--- What the task asks ---
Please output the data below exactly as given, starting at its first line and stopping after the line that contains "import cdcm_pkg::*;".

━━━━━ Data ━━━━━

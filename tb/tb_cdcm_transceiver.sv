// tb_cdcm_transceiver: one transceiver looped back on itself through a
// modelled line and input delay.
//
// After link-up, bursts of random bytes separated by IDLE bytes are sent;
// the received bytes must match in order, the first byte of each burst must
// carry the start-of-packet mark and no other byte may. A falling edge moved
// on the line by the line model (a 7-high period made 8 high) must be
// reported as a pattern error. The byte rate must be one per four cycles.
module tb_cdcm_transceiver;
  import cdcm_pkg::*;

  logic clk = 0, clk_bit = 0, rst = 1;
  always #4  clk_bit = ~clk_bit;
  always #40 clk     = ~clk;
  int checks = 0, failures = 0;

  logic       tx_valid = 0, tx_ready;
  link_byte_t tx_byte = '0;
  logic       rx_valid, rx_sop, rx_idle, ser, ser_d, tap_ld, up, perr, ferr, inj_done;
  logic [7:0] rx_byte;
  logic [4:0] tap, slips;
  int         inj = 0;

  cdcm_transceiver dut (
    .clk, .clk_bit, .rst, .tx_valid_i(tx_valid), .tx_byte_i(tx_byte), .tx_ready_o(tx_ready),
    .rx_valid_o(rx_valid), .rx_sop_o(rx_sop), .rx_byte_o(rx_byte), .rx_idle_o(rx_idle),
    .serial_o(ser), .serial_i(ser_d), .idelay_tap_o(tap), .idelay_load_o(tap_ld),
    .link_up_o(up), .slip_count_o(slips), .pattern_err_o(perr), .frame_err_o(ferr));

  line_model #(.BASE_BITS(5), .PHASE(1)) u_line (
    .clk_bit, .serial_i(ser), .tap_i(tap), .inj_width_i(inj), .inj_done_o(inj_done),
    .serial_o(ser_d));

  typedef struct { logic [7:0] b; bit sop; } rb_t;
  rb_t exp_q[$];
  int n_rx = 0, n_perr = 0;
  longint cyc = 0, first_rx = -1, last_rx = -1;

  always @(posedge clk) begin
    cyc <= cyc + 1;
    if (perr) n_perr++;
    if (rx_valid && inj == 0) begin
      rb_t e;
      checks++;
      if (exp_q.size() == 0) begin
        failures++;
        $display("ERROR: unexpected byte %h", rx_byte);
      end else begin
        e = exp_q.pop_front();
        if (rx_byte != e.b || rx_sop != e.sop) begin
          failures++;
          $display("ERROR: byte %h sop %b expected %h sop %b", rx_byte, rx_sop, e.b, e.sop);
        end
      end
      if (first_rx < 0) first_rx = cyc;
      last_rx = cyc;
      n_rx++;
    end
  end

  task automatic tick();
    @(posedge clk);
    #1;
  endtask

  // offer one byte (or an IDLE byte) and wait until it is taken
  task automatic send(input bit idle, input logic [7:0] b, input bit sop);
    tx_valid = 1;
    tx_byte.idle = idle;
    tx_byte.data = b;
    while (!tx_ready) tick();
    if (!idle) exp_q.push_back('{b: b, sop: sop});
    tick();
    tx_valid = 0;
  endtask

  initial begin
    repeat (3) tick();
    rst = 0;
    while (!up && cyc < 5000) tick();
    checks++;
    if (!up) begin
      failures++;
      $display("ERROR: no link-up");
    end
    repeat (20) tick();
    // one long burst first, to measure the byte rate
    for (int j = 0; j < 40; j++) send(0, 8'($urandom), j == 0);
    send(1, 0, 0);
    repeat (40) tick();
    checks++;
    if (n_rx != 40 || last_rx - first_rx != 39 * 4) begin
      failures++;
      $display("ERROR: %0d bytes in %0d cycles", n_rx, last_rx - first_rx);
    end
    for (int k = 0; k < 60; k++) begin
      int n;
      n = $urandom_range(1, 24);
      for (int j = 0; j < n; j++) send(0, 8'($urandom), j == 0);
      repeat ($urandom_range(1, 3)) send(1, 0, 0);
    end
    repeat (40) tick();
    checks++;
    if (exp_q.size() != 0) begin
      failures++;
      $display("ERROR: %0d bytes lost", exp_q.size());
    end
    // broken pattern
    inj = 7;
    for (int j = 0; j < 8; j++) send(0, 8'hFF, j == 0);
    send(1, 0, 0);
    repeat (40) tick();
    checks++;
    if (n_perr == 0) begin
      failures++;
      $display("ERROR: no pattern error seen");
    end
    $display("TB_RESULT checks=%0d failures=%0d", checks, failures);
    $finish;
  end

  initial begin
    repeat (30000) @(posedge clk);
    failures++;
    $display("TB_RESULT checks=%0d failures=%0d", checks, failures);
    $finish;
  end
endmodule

━━━━━

--- Written answer ---
filename tb/tb_cdcm_transceiver.sv
// tb_cdcm_transceiver: one transceiver looped back on itself through a
// modelled line and input delay.
//
// After link-up, bursts of random bytes separated by IDLE bytes are sent;
// the received bytes must match in order, the first byte of each burst must
// carry the start-of-packet mark and no other byte may. A falling edge moved
// on the line by the line model (a 7-high period made 8 high) must be
// reported as a pattern error. The byte rate must be one per four cycles.
module tb_cdcm_transceiver;
  import cdcm_pkg::*;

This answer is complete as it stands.